Records for processing:
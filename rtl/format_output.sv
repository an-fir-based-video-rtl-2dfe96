// format_output: output raster generator and formatter.
//
// It runs a progressive raster of h_total x v_total words per frame with
// h_active x v_active active pixels and embeds the timing as TRS words on
// both output buses (SMPTE 274M style): each line begins with EAV
// (3FF 000 000 XYZ, H=1), carries blanking (Y 040, C 200), then SAV
// (H=0) and the active pixels. Lines v_active .. v_total-1 are vertical
// blanking (V=1). F is always 0 (progressive output). During active pixels
// it requests the pixel of position (x, y) from the PIP mixer and folds the
// 4:4:4 pixels to 4:2:2: the C bus carries Cb of the even pixel, then Cr of
// that same even pixel (co-sited chroma). `out_sync` restarts the raster at
// the first word of frame line 0 (external frame lock).
//
// The document says the output unit formats the stream and inserts TRS at
// the positions the SMPTE standards give, and shows an Out_Sync input; the
// raster layout, progressive-only output and chroma siting are this
// design's choices. h_total - h_active must be at least 8.
//
// Timing: yout/uvout are registered, one cycle after the request.
module format_output
  import vfc_pkg::*;
#(
  parameter int XB = 11,
  parameter int YB = 11
) (
  input  logic          clk,
  input  logic          rst_n,
  input  logic [XB+1:0] h_total,
  input  logic [XB:0]   h_active,
  input  logic [YB+1:0] v_total,
  input  logic [YB:0]   v_active,
  input  logic          out_sync,
  output logic          req,
  output logic [XB:0]   x,
  output logic [YB:0]   y,
  output logic          blank,
  input  pixel_t        pix,
  output logic [DW-1:0] yout,
  output logic [DW-1:0] uvout,
  output logic          frame_start   // pulse with the first word of a frame
);
  logic [XB+1:0] hc;
  logic [YB+1:0] vc;
  logic [XB+1:0] hb;
  logic          vblank;
  logic [DW-1:0] cr_even;

  assign hb     = h_total - {1'b0, h_active};
  assign vblank = (vc >= {1'b0, v_active});
  assign req    = (hc >= hb) && !vblank;
  assign x      = (XB+1)'(hc - hb);
  assign y      = vc[YB:0];
  assign blank  = !req;

  always_ff @(posedge clk or negedge rst_n) begin
    if (!rst_n) begin
      hc <= '0; vc <= '0; yout <= Y_BLANK; uvout <= C_BLANK; cr_even <= C_BLANK;
      frame_start <= 1'b0;
    end else begin
      frame_start <= (hc == '0) && (vc == '0) && !out_sync;
      if (out_sync) begin
        hc <= '0; vc <= '0;
      end else if (hc + 1'b1 == h_total) begin
        hc <= '0;
        vc <= (vc + 1'b1 == v_total) ? '0 : vc + 1'b1;
      end else begin
        hc <= hc + 1'b1;
      end
      // output word of position (hc, vc)
      if (hc == '0 || hc == hb - 4) begin
        yout <= '1; uvout <= '1;
      end else if (hc == 1 || hc == 2 || hc == hb - 3 || hc == hb - 2) begin
        yout <= '0; uvout <= '0;
      end else if (hc == 3) begin
        yout <= trs_xyz(1'b0, vblank, 1'b1); uvout <= trs_xyz(1'b0, vblank, 1'b1);
      end else if (hc == hb - 1) begin
        yout <= trs_xyz(1'b0, vblank, 1'b0); uvout <= trs_xyz(1'b0, vblank, 1'b0);
      end else if (req) begin
        yout <= pix.y;
        if (!x[0]) begin uvout <= pix.cb; cr_even <= pix.cr; end
        else uvout <= cr_even;
      end else begin
        yout <= Y_BLANK; uvout <= C_BLANK;
      end
    end
  end
endmodule
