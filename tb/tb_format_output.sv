// tb_format_output: runs a small raster (20 x 6 words, 8 x 4 active) with a
// pixel source that depends on the requested (x, y), and checks every output
// word on both buses: EAV/SAV with the right XYZ (V set in blanking lines),
// blanking levels, luma, and chroma folded to Cb(even), Cr(even). Then
// pulses out_sync mid-frame and checks that the raster restarts at line 0.
module tb_format_output;
  import vfc_pkg::*;
  localparam int HT = 20, HA = 8, VT = 6, VA = 4, HB = HT - HA;
  logic clk = 0, rst_n = 0;
  logic [12:0] h_total, v_total;
  logic [11:0] h_active, v_active;
  logic out_sync, req, blank, frame_start;
  logic [11:0] x, y;
  pixel_t pix;
  logic [9:0] yout, uvout;
  int checks = 0, failures = 0, frames = 0;

  format_output dut (.*);
  always #5 clk = ~clk;
  initial begin
    repeat (100000) @(posedge clk);
    failures++; $display("TB_RESULT checks=%0d failures=%0d", checks, failures); $finish;
  end

  always_comb pix = '{y: 10'(64 + x + 16 * y), cb: 10'(100 + x + y), cr: 10'(300 + x + y)};

  function automatic logic [19:0] expect_word(int hc, int vc);
    logic v; logic [9:0] xyz;
    v = (vc >= VA);
    if (hc == 0 || hc == HB - 4) return {10'h3FF, 10'h3FF};
    if (hc == 1 || hc == 2 || hc == HB - 3 || hc == HB - 2) return 20'h0;
    if (hc == 3) begin xyz = {1'b1, 1'b0, v, 1'b1, v ^ 1'b1, 1'b1, v, v ^ 1'b1, 2'b00}; return {xyz, xyz}; end
    if (hc == HB - 1) begin xyz = {1'b1, 1'b0, v, 1'b0, v, 1'b0, v, v, 2'b00}; return {xyz, xyz}; end
    if (hc < HB || v) return {10'h040, 10'h200};
    begin
      int px, ev;
      px = hc - HB; ev = px & ~1;
      return {10'(64 + px + 16 * vc), (px % 2 == 0) ? 10'(100 + ev + vc) : 10'(300 + ev + vc)};
    end
  endfunction

  always @(posedge clk) if (frame_start) frames++;

  task automatic check_frame(int start_line, int nlines);
    for (int vc = start_line; vc < start_line + nlines; vc++)
      for (int hc = 0; hc < HT; hc++) begin
        @(posedge clk); #1;
        checks++;
        if ({yout, uvout} !== expect_word(hc, vc % VT)) begin
          failures++; $display("hc %0d vc %0d: %h %h exp %h", hc, vc, yout, uvout, expect_word(hc, vc % VT));
        end
      end
  endtask

  initial begin
    h_total = HT; h_active = HA; v_total = VT; v_active = VA; out_sync = 0;
    @(posedge clk); #1 rst_n = 1;
    check_frame(0, 2 * VT);
    // restart mid-frame
    repeat (7) @(posedge clk);
    #1 out_sync = 1; @(posedge clk); #1 out_sync = 0;
    check_frame(0, VT);
    checks++;
    if (frames != 4) begin failures++; $display("frame_start count %0d", frames); end
    $display("TB_RESULT checks=%0d failures=%0d", checks, failures);
    $finish;
  end
endmodule
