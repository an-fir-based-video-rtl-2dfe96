// i2c_slave: I2C bus slave of the parameter programming interface.
//
// SCL and SDA are sampled with the core clock through two-flop
// synchronisers; START and STOP are SDA edges while SCL is high, data bits
// are taken on SCL rising edges and the slave changes SDA only after SCL
// falling edges. After a START the first byte is the 7-bit device address
// and the R/W bit; on a match the slave acknowledges.
//   write: every following byte is acknowledged and handed out on wr_valid
//          (wr_first marks the first byte after the address);
//   read:  the slave sends rd_byte, pulsing rd_next when it takes it, and
//          goes on while the master acknowledges each byte.
// SDA is open drain: sda_oe high pulls the line low.
//
// The document chooses a slave-mode I2C port for run-time programming; the
// byte protocol above is standard I2C, the oversampling scheme is this
// design's. The core clock must be at least about 20 times the SCL rate.
module i2c_slave #(
  parameter logic [6:0] DEV_ADDR = 7'h2C
) (
  input  logic       clk,
  input  logic       rst_n,
  input  logic       scl,
  input  logic       sda_i,
  output logic       sda_oe,
  output logic       wr_valid,
  output logic [7:0] wr_byte,
  output logic       wr_first,
  input  logic [7:0] rd_byte,
  output logic       rd_next,
  output logic       start_evt,
  output logic       stop_evt
);
  typedef enum logic [2:0] {S_IDLE, S_ADDR, S_ACK_ADDR, S_WDATA, S_ACK_W,
                            S_RDATA, S_RACK, S_RNEXT} state_e;
  state_e state;

  logic [2:0] scl_s, sda_s;
  logic scl_rise, scl_fall, start_c, stop_c;
  logic [7:0] sh, tx;
  logic [3:0] bitcnt;
  logic first;

  assign scl_rise = scl_s[1] && !scl_s[2];
  assign scl_fall = !scl_s[1] && scl_s[2];
  assign start_c  = scl_s[1] && scl_s[2] && !sda_s[1] && sda_s[2];
  assign stop_c   = scl_s[1] && scl_s[2] && sda_s[1] && !sda_s[2];

  always_ff @(posedge clk or negedge rst_n) begin
    if (!rst_n) begin
      scl_s <= '1; sda_s <= '1;
      state <= S_IDLE; sh <= '0; tx <= '0; bitcnt <= '0; first <= 1'b0;
      sda_oe <= 1'b0; wr_valid <= 1'b0; wr_byte <= '0; wr_first <= 1'b0;
      rd_next <= 1'b0; start_evt <= 1'b0; stop_evt <= 1'b0;
    end else begin
      scl_s <= {scl_s[1:0], scl}; sda_s <= {sda_s[1:0], sda_i};
      wr_valid <= 1'b0; rd_next <= 1'b0; start_evt <= start_c; stop_evt <= stop_c;
      if (start_c) begin
        state <= S_ADDR; bitcnt <= '0; sda_oe <= 1'b0;
      end else if (stop_c) begin
        state <= S_IDLE; sda_oe <= 1'b0;
      end else begin
        unique case (state)
          S_IDLE: ;
          S_ADDR, S_WDATA: begin
            if (scl_rise && bitcnt < 4'd8) begin
              sh <= {sh[6:0], sda_s[1]}; bitcnt <= bitcnt + 1'b1;
            end
            if (scl_fall && bitcnt == 4'd8) begin
              if (state == S_ADDR) begin
                if (sh[7:1] == DEV_ADDR) begin sda_oe <= 1'b1; state <= S_ACK_ADDR; end
                else state <= S_IDLE;
              end else begin
                wr_valid <= 1'b1; wr_byte <= sh; wr_first <= first; first <= 1'b0;
                sda_oe <= 1'b1; state <= S_ACK_W;
              end
            end
          end
          S_ACK_ADDR: if (scl_fall) begin
            if (sh[0]) begin
              tx <= rd_byte; rd_next <= 1'b1; sda_oe <= !rd_byte[7];
              bitcnt <= 4'd1; state <= S_RDATA;
            end else begin
              sda_oe <= 1'b0; bitcnt <= '0; first <= 1'b1; state <= S_WDATA;
            end
          end
          S_ACK_W: if (scl_fall) begin
            sda_oe <= 1'b0; bitcnt <= '0; state <= S_WDATA;
          end
          S_RDATA: if (scl_fall) begin
            if (bitcnt == 4'd8) begin sda_oe <= 1'b0; state <= S_RACK; end
            else begin sda_oe <= !tx[3'd7 - bitcnt[2:0]]; bitcnt <= bitcnt + 1'b1; end
          end
          S_RACK: if (scl_rise) state <= sda_s[1] ? S_IDLE : S_RNEXT;
          S_RNEXT: if (scl_fall) begin
            tx <= rd_byte; rd_next <= 1'b1; sda_oe <= !rd_byte[7];
            bitcnt <= 4'd1; state <= S_RDATA;
          end
          default: state <= S_IDLE;
        endcase
      end
    end
  end
endmodule
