// tb_i2c_slave: a bit-level I2C master (open-drain bus modelled as wired
// AND) writes byte strings to the slave's address and to a foreign address
// and reads bytes back. Checks the ACK/NACK of every byte, the received
// bytes and wr_first flag, the START/STOP events, and the bytes read
// (served from a counter that advances on rd_next) including the stop after
// the master's final NACK.
module tb_i2c_slave;
  logic clk = 0, rst_n = 0;
  logic scl, sda_i, sda_oe, m_low;
  logic wr_valid, wr_first, rd_next, start_evt, stop_evt;
  logic [7:0] wr_byte, rd_byte;
  int checks = 0, failures = 0, starts = 0, stops = 0;
  logic [7:0] got[$]; logic firsts[$];

  i2c_slave #(.DEV_ADDR(7'h2C)) dut (.*);
  assign sda_i = !(m_low || sda_oe);
  always #5 clk = ~clk;
  initial begin
    repeat (400000) @(posedge clk);
    failures++; $display("TB_RESULT checks=%0d failures=%0d", checks, failures); $finish;
  end
  always @(posedge clk) begin
    if (wr_valid) begin got.push_back(wr_byte); firsts.push_back(wr_first); end
    if (rd_next) rd_byte <= rd_byte + 8'd7;
    if (rst_n) begin starts += int'(start_evt); stops += int'(stop_evt); end
  end

  localparam int Q = 12;   // quarter SCL period in clocks
  task automatic q(); repeat (Q) @(posedge clk); endtask
  task automatic start(); m_low = 0; scl = 1; q(); m_low = 1; q(); scl = 0; q(); endtask
  task automatic stop(); m_low = 1; q(); scl = 1; q(); m_low = 0; q(); q(); endtask
  task automatic bit_out(logic b); m_low = !b; q(); scl = 1; q(); q(); scl = 0; q(); endtask
  task automatic bit_in(output logic b); m_low = 0; q(); scl = 1; q(); b = sda_i; q(); scl = 0; q(); endtask
  task automatic byte_out(logic [7:0] v, output logic ack);
    logic b;
    for (int i = 7; i >= 0; i--) bit_out(v[i]);
    bit_in(b); ack = !b;
  endtask
  task automatic byte_in(output logic [7:0] v, input logic ack);
    for (int i = 7; i >= 0; i--) bit_in(v[i]);
    bit_out(!ack);
  endtask

  initial begin
    logic ack; logic [7:0] v, exp_rd;
    scl = 1; m_low = 0; rd_byte = 8'h11;
    repeat (3) @(posedge clk); rst_n = 1; q();
    // write to this device
    for (int t = 0; t < 3; t++) begin
      logic [7:0] bytes[$];
      for (int i = 0; i < 2 + t; i++) bytes.push_back(8'($urandom));
      got.delete(); firsts.delete();
      start(); byte_out({7'h2C, 1'b0}, ack);
      checks++; if (!ack) begin failures++; $display("no address ack"); end
      foreach (bytes[i]) begin
        byte_out(bytes[i], ack);
        checks++; if (!ack) begin failures++; $display("no data ack"); end
      end
      stop();
      checks++;
      if (got.size() != bytes.size()) begin failures++; $display("got %0d bytes", got.size()); end
      else foreach (bytes[i]) if (got[i] != bytes[i] || firsts[i] != (i == 0)) begin
        failures++; $display("byte %0d: %h/%b exp %h", i, got[i], firsts[i], bytes[i]);
      end
    end
    // other address: no ack, no bytes
    got.delete();
    start(); byte_out({7'h2D, 1'b0}, ack);
    checks++; if (ack) begin failures++; $display("acked foreign address"); end
    byte_out(8'h55, ack); stop();
    checks++; if (got.size() != 0) begin failures++; $display("took foreign bytes"); end
    // read 4 bytes
    exp_rd = rd_byte;
    start(); byte_out({7'h2C, 1'b1}, ack);
    checks++; if (!ack) begin failures++; $display("no read address ack"); end
    for (int i = 0; i < 4; i++) begin
      byte_in(v, i < 3);
      checks++;
      if (v != exp_rd) begin failures++; $display("read %h exp %h", v, exp_rd); end
      exp_rd += 8'd7;
    end
    stop();
    checks++;
    if (starts != 5 || stops != 5) begin failures++; $display("starts %0d stops %0d", starts, stops); end
    $display("TB_RESULT checks=%0d failures=%0d", checks, failures);
    $finish;
  end
endmodule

Task:
Gather all lines from the listing above in which "foreign" occurs.

Response area:
// AND) writes byte strings to the slave's address and to a foreign address
    checks++; if (ack) begin failures++; $display("acked foreign address"); end
    checks++; if (got.size() != 0) begin failures++; $display("took foreign bytes"); end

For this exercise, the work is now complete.